‘Oh, there you are, Aunt Dido!’ she cried peering around the hood. ‘I have been looking everywhere for you!’
‘Well, now that you know that I am safe, you may leave me in peace to think, may you not? And you can take this dog away with you.’
‘There is no need to be so peevish,’ said Catherine, dropping into a chair on the opposite side of the hearth. ‘It is very ungrateful of you, when I have been all morning spreading your fame as a future-gazer. Mrs Harris is particularly pleased with the notion and now she is telling everyone how clever my old aunt is.’
‘I am not anybody’s old aunt, Catherine.’ Dido pushed the dog’s paw from her lap, but it was speedily replaced.
‘No, perhaps you are not so very old. But you are odd; I am sure people here were beginning to notice your strange ways. But now, you see, it does not matter how odd you seem, because you have remarkable talents and remarkable talents excuse all manner of oddness.’
‘I see. If I can predict the future then I am allowed to be poor. I can wear pattens and have a shabby pelisse.’
‘Yes.’
‘And this is why you are friends with me again! I am not at all sure that I welcome such popularity, Catherine.’
‘Upon my word! You are quite determined to quarrel with me this morning.’
‘On the contrary, I do not wish to quarrel with anyone. I wish rather to be left alone.’
‘But I need to talk to you,’ persisted Catherine.
‘What do you wish to talk about?’
‘Well, I have been thinking over what you asked me when you first came to Belsfield. Where might Richard have gone? Do you remember?’
‘Yes,’ said Dido, wondering what might follow. ‘I remember. Have you thought of where he might be?’
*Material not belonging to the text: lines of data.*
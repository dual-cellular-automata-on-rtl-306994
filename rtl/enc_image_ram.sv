// enc_image_ram: 16384 x 8 on-chip RAM that receives one encrypted image. The
// encryptor has two of them, one for the XOR-encrypted and one for the
// XNOR-encrypted copy of the secret image.
//
// The write port (clock, wren, address, data, the names of the RAM symbols in
// the published schematic) is driven by the encryptor: address is the 14-bit
// cellular-automaton value, so consecutive pixels land at scrambled places.
// A second, independent read port returns mem[rd_addr] one clock later; it
// lets the encrypted image be read out, a job done on the original board by a
// JTAG memory editor. Read-during-write to the same address returns the old
// byte.
module enc_image_ram
  import dca_pkg::*;
#(
  parameter int DEPTH  = NPIX,
  parameter int DATA_W = PIXEL_W,
  localparam int AW    = $clog2(DEPTH)
) (
  input  logic              clk,
  input  logic              wren,
  input  logic [AW-1:0]     address,
  input  logic [DATA_W-1:0] data,
  input  logic [AW-1:0]     rd_addr,
  output logic [DATA_W-1:0] rd_data
);

  logic [DATA_W-1:0] mem [DEPTH];

  always_ff @(posedge clk) begin
    if (wren) mem[address] <= data;
    rd_data <= mem[rd_addr];
  end

endmodule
‘Yes, I think perhaps I have. Of course everyone believes he has gone to town. But I do not think so. Richard does not like town, you see. When he goes away – as he does when he feels unwell – he likes to be quiet. Somewhere in the countryside. But I could think of no particular place. Nowhere that he had mentioned as somewhere he liked. And then I remembered!’
‘Remembered what exactly?’
‘Lyme!’
‘Lyme?’
‘Yes. Once, when he was a little boy of about six years old, he was sent to a tutor at Lyme. He had been ill with scarlet fever and he was sent to Lyme to recover. To a house overlooking the sea. He told me about it. He said it is a beautiful place and the summer he spent there was the happiest summer of his life.’
‘I see. And you think perhaps…?’
‘No, no I don’t think at all, Aunt! I am sure. Absolutely sure. Richard is at Lyme.’
‘I do not see how you can be sure.’
‘But I am. I know Richard, you see. You would not understand…’
‘No, of course I would not, because I have never loved a man.’
Catherine looked a little ashamed. ‘I did not mean to hurt your feelings, Aunt Dido.’
‘It is of no consequence. But I think your idea is worth considering…’
‘We must do a great deal more than consider it. We must go to Lyme.’
‘Must we indeed? And how are we to accomplish that? It is more than twenty miles off.’
‘Nothing could be easier. Sir Edgar has said he wishes you to see the countryside, has he not?’
‘Yes…’
‘And of course you would wish to see Lyme. Everyone goes to Lyme. It shall be a regular exploring party.’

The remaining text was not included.